Results

Email Spam detection using MACHINE LEARNING

The results were based on a training sample of 800 emails and a testing sample of 200 emails. This means our classifiers learned from the data in the training set of 800 emails. Then, we determined the performance of the classifiers by observing how the 200 emails in the testing set were classified.

Performance Metrics

The following metrics are used to measure a classifier's performance:
• Accuracy: % of predictions that were correct
• Recall: % of spam emails that were predicted correctly
• Precision: % of emails classified as spam that were actually spam
• F-Score: a weighted average of precision and recall

Performance for Different Number of Hash Buckets

As described in the pre-processing section, we can combine features by using hashing. This reduces the dimensionality of our feature matrix, which reduces run time. However, by combining features, the performance of the classifiers could potentially become worse.

However, we discovered that reducing the dimensionality did not have a large effect on most of our classifiers. The One-Nearest Neighbor and Logistic Regression classifiers were unaffected by the number of hash buckets used. The Naive Bayesian classifier performed better with a largest number of hash buckets, while the ID3 Decision Tree performed best with 1024 hash buckets. For future performance analysis, we used 1024 hash buckets.

The number of hash buckets used did not have a large effect on performance for the 1-Nearest Neighbor, ID3 Decision Tree, and Logistic Regression algorithms. However, the precision of the Naive Bayesian classifier increased from 73.5% when using 512 hash buckets to 87.4% when using 2048 hash buckets.

k-Nearest Neighbors Performance

The performance of the k-Nearest Neighbors classifier depends on the number of neighbors, k, that we consider in our majority vote. The figure below shows the performance of the k-Nearest Neighbor classifier as the value of k is increased. Interestingly, the One-Nearest Neighbor classifier (k-Nearest Neighbor with k = 1) performed the best.
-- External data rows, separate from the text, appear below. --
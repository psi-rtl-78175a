// conn_addr_table: per-connection address store of the output processor.
//
// Connection processors only know their connection number; the frame they
// send needs the local and remote LLC addresses. The output processor looks
// them up here, indexed directly by connection number (dense, unlike the
// header processor's reverse mapping, which needs a CAM).
//
// Interface: wr_i writes entry wr_idx_i at the clock edge; the read of
// rd_idx_i is combinational. An index of N or above reads zero and is not
// written. Entries are zero after reset.
module conn_addr_table
  import psi_pkg::*;
#(
  parameter int N     = 8,
  parameter int IDX_W = 8
) (
  input  logic             clk,
  input  logic             rst_n,
  input  logic             wr_i,
  input  logic [IDX_W-1:0] wr_idx_i,
  input  llc_addr_t        wr_local_i,
  input  llc_addr_t        wr_remote_i,
  input  logic [IDX_W-1:0] rd_idx_i,
  output llc_addr_t        rd_local_o,
  output llc_addr_t        rd_remote_o
);
  llc_addr_t local_q  [N];
  llc_addr_t remote_q [N];

  always_ff @(posedge clk or negedge rst_n) begin
    if (!rst_n) begin
      for (int i = 0; i < N; i++) begin
        local_q[i]  <= '0;
        remote_q[i] <= '0;
      end
    end else begin
      for (int i = 0; i < N; i++) begin
        if (wr_i && wr_idx_i == IDX_W'(i)) begin
          local_q[i]  <= wr_local_i;
          remote_q[i] <= wr_remote_i;
        end
      end
    end
  end

  always_comb begin
    rd_local_o  = '0;
    rd_remote_o = '0;
    for (int i = 0; i < N; i++) begin
      if (rd_idx_i == IDX_W'(i)) begin
        rd_local_o  = local_q[i];
        rd_remote_o = remote_q[i];
      end
    end
  end
endmodule
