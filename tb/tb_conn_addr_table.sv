// tb_conn_addr_table: random writes and reads against an array model,
// including out-of-range indexes, which must read zero and not write.
module tb_conn_addr_table;
  import psi_pkg::*;
  localparam int N = 6, IDX_W = 8;
  int checks = 0, failures = 0;
  logic clk = 0, rst_n = 0;
  logic wr;
  logic [IDX_W-1:0] wr_idx, rd_idx;
  llc_addr_t wl, wrm, rl, rr;
  llc_addr_t ml [N], mr [N];

  conn_addr_table #(.N(N), .IDX_W(IDX_W)) dut (.clk, .rst_n, .wr_i(wr), .wr_idx_i(wr_idx),
    .wr_local_i(wl), .wr_remote_i(wrm), .rd_idx_i(rd_idx), .rd_local_o(rl), .rd_remote_o(rr));

  always #5 clk = ~clk;

  initial begin
    repeat (20000) @(posedge clk);
    failures++;
    $display("TB_RESULT checks=%0d failures=%0d", checks, failures);
    $finish;
  end

  initial begin
    wr = 0; wr_idx = '0; rd_idx = '0; wl = '0; wrm = '0;
    for (int i = 0; i < N; i++) begin ml[i] = '0; mr[i] = '0; end
    repeat (2) @(posedge clk);
    @(negedge clk) rst_n = 1;
    for (int n = 0; n < 2000; n++) begin
      wr = $urandom_range(0, 1);
      wr_idx = IDX_W'($urandom_range(0, N + 1));
      wl = {$urandom, $urandom};
      wrm = {$urandom, $urandom};
      rd_idx = IDX_W'($urandom_range(0, N + 1));
      #1;
      checks++;
      if (int'(rd_idx) < N ? (rl !== ml[rd_idx] || rr !== mr[rd_idx]) : (rl !== '0 || rr !== '0)) begin
        failures++;
        $display("FAIL n=%0d idx=%0d", n, rd_idx);
      end
      @(posedge clk);
      if (wr && int'(wr_idx) < N) begin ml[wr_idx] = wl; mr[wr_idx] = wrm; end
      @(negedge clk);
    end
    $display("TB_RESULT checks=%0d failures=%0d", checks, failures);
    $finish;
  end
endmodule
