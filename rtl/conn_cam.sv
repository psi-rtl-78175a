// conn_cam: content addressable memory from frame addresses to connection number.
//
// A direct look-up table indexed by the address pair would be far too sparse,
// and hashing too slow, so the connection number is found by comparing the
// key against every stored entry at once. Entry i holds the key of
// connection i; a match on entry i returns i. The key is the remote LLC
// address (source MAC and SAP) and the local one (destination MAC and SAP).
//
// Interface: wr_i writes key wr_key_i (wr_valid_i=0 frees the entry) into
// entry wr_idx_i at the clock edge. The lookup is combinational: hit_o and
// idx_o (lowest matching entry) answer key_i in the same cycle. All entries
// are empty after reset.
module conn_cam #(
  parameter int N     = 8,
  parameter int KEY_W = 112,
  parameter int IDX_W = 8
) (
  input  logic             clk,
  input  logic             rst_n,
  input  logic             wr_i,
  input  logic [IDX_W-1:0] wr_idx_i,
  input  logic [KEY_W-1:0] wr_key_i,
  input  logic             wr_valid_i,
  input  logic [KEY_W-1:0] key_i,
  output logic             hit_o,
  output logic [IDX_W-1:0] idx_o
);
  logic [KEY_W-1:0] key_q [N];
  logic [N-1:0]     valid_q;
  logic [N-1:0]     match;

  always_ff @(posedge clk or negedge rst_n) begin
    if (!rst_n) valid_q <= '0;
    else for (int i = 0; i < N; i++) if (wr_i && wr_idx_i == IDX_W'(i)) valid_q[i] <= wr_valid_i;
  end

  always_ff @(posedge clk) begin
    for (int i = 0; i < N; i++) if (wr_i && wr_idx_i == IDX_W'(i)) key_q[i] <= wr_key_i;
  end

  always_comb begin
    for (int i = 0; i < N; i++) match[i] = valid_q[i] && (key_q[i] == key_i);
    hit_o = |match;
    idx_o = '0;
    for (int i = N - 1; i >= 0; i--) if (match[i]) idx_o = IDX_W'(i);
  end
endmodule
Performance of Different Classifiers

Using a 1024 hash buckets, we compared the performance of the different classifiers.

The One-Nearest Neighbor algorithm performed the best with the following performance metrics:

Accuracy 99.00%
Precision 98.58%
Recall 100%
F Score 99.29%

The ID3 Decision Tree algorithm also performed well.

Pruned ID3 Decision Tree

Accuracy 98.50%
Precision 97.89%
Recall 100%
F Score 98.93%

ID3 Decision Tree without Pruning

Accuracy 97.00%
Precision 96.50%
Recall 99.28%
F Score 97.87%

Conclusion

We found that the One-Nearest Neighbor algorithm outperformed the other classifiers. This simple algorithm achieved great performance and was easy to implement. However, we believe that the performance of this algorithm could still be improved. We encourage those who wish to further this research to investigate the effects of a weighted majority vote, enhanced feature selection, and different distance measures.

Another key finding was that we discovered that the recall for all of the algorithms was very high, while the precision was lower. This suggests that our algorithms are very liberal in labeling an email as spam. To combat this, perhaps mapping the features to a higher dimension would aid in this problem. Some machine learning algorithms, such as Support Vector Machines, use this approach.

Overall, we believe that a machine learning approach to spam filtering is a viable and effective method to supplement current spam detection techniques.